AT&T Ditches DEI Policies as It Seeks FCC Approval of $1 Billion Deal
AT&T is the latest telecom company to scrap its DEI policies as it seeks the Trump administration’s approval of a financial transaction.

Another major telecom company, AT&T, is dropping its diversity, equity, and inclusion policies as it seeks to win approval from the Federal Communications Commission for its $1.02 billion acquisition of wireless spectrum licenses.
The Trump-appointed chairman of the FCC, Brendan Carr, has sought to use his agency’s authority to pressure companies to drop DEI policies, warning that the policies, which the Trump administration sees as a form of illegal discrimination, might lead his agency to block certain transactions.
On Tuesday night, Mr. Carr shared a letter he received from AT&T detailing its “commitment to ending DEI-related policies.”

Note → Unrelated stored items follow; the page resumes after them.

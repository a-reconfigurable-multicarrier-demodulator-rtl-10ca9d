// tb_prodem: end-to-end test of the programmable demodulator with 4
// channels (LOG_NCH = 2), 8 symbols per interval. Every channel carries its
// own random QPSK symbol stream (+-8000 per component), rotated by its own
// carrier phase (within +-0.6 rad), two samples per symbol, laid out so
// that the interpolator's initial half-sample delay lands on the symbols.
// Channels arrive in bit-reversed order, one sample every other cycle.
// After every done pulse all symbols of all channels are read from the data
// RAM bank it names and compared with the transmitted bits. Also checked:
// one carrier phase per channel and interval, timing updates happen, no
// overrun, and the number of completed intervals.
module tb_prodem;
  import mcd_pkg::*;
  localparam int LOG_NCH = 2, NCH = 4, LOG_LSYM = 3, LSYM = 8, NINT = 5;
  logic clk = 0, rst_n = 1, in_valid = 0, in_last = 0;
  logic [LOG_NCH-1:0] in_ch = '0, rd_ch = '0;
  cplx_t in_data = '0;
  logic rd_bank = 0;
  logic [LOG_LSYM-1:0] rd_sym = '0;
  logic [1:0] rd_bits;
  logic done, done_bank, overrun, ph_valid, ted_valid;
  int checks = 0, failures = 0;
  logic [1:0] sym [NCH][(NINT + 1) * LSYM + 1];
  real phi [NCH];
  int nph = 0, nted = 0, ndone = 0;

  prodem #(.LOG_NCH(LOG_NCH), .LOG_LSYM(LOG_LSYM)) dut (.*);
  always #5 clk = ~clk;
  initial #2 rst_n = 0;   // a real falling edge for the asynchronous reset

  initial begin
    repeat (100000) @(posedge clk);
    failures++;
    $display("TB_RESULT checks=%0d failures=%0d", checks, failures);
    $finish;
  end

  always @(posedge clk) begin
    if (ph_valid) nph++;
    if (ted_valid) nted++;
  end

  // check the data RAM after each completed interval
  initial begin
    forever begin
      @(posedge clk);
      if (done) begin
        @(negedge clk);
        for (int c = 0; c < NCH; c++)
          for (int j = 0; j < LSYM; j++) begin
            rd_bank = done_bank; rd_ch = 2'(c); rd_sym = 3'(j); #1;
            checks++;
            if (rd_bits != sym[c][ndone * LSYM + j]) begin
              failures++; $display("interval %0d ch %0d sym %0d: %b sent %b", ndone, c, j, rd_bits, sym[c][ndone * LSYM + j]);
            end
          end
        ndone++;
      end
    end
  end

  initial begin
    int order [4];
    order[0] = 0; order[1] = 2; order[2] = 1; order[3] = 3;
    for (int c = 0; c < NCH; c++) begin
      int r;
      r = $urandom_range(0, 1200);
      phi[c] = (r - 600) / 1000.0;
      for (int k = 0; k < (NINT + 1) * LSYM + 1; k++) sym[c][k] = 2'($urandom);
    end
    repeat (2) @(negedge clk); rst_n = 1;
    repeat (NCH + 2) @(negedge clk);
    for (int n = 0; n < (NINT + 1) * 2 * LSYM; n++)
      for (int i = 0; i < NCH; i++) begin
        int c, k;
        real ar, ai;
        c = order[i];
        k = (n + 1) / 2;          // x[n] = s[ceil(n/2)]
        ar = sym[c][k][1] ? -8000.0 : 8000.0;
        ai = sym[c][k][0] ? -8000.0 : 8000.0;
        in_data.re = 16'($rtoi(ar * $cos(phi[c]) - ai * $sin(phi[c])));
        in_data.im = 16'($rtoi(ar * $sin(phi[c]) + ai * $cos(phi[c])));
        in_ch = 2'(c); in_last = (i == NCH - 1); in_valid = 1;
        @(negedge clk); in_valid = 0;
        @(negedge clk);
      end
    repeat (300) @(negedge clk);
    checks++;
    if (ndone != NINT + 1) begin failures++; $display("%0d intervals completed", ndone); end
    checks++;
    if (nph != NCH * (NINT + 1)) begin failures++; $display("%0d phases", nph); end
    checks++;
    if (nted == 0) begin failures++; $display("no timing updates"); end
    checks++;
    if (overrun) begin failures++; $display("overrun"); end
    $display("timing updates %0d, phases %0d, intervals %0d", nted, nph, ndone);
    $display("TB_RESULT checks=%0d failures=%0d", checks, failures);
    $finish;
  end
endmodule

AT&T told Mr. Carr that it had “adjusted our employment and business practices to ensure that they comply with all applicable laws and related requirements, including DEI-related policies … not just in name but in substance.”
The letter said the company “will not have any roles focused on DEI” and “will not use hiring quotas based on race, sex, sexual orientation, or any other protected characteristic.”
AT&T agreed to buy a number of spectrum licenses from United States Cellular in November 2024.
In July, T-Mobile announced that it was ending its DEI policies as it sought approval from the FCC for two deals. Days later, the FCC approved T-Mobile’s $4.4 billion acquisition of most of the wireless operations of United States Cellular, including about 30 percent of its total spectrum assets. The agency also approved T-Mobile’s acquisition of internet service provider Metronet.
Another telecom company, Verizon, also ended its DEI policies in May. Just one day after that announcement, the FCC approved Verizon’s $20 billion deal to acquire broadband provider Frontier Communications.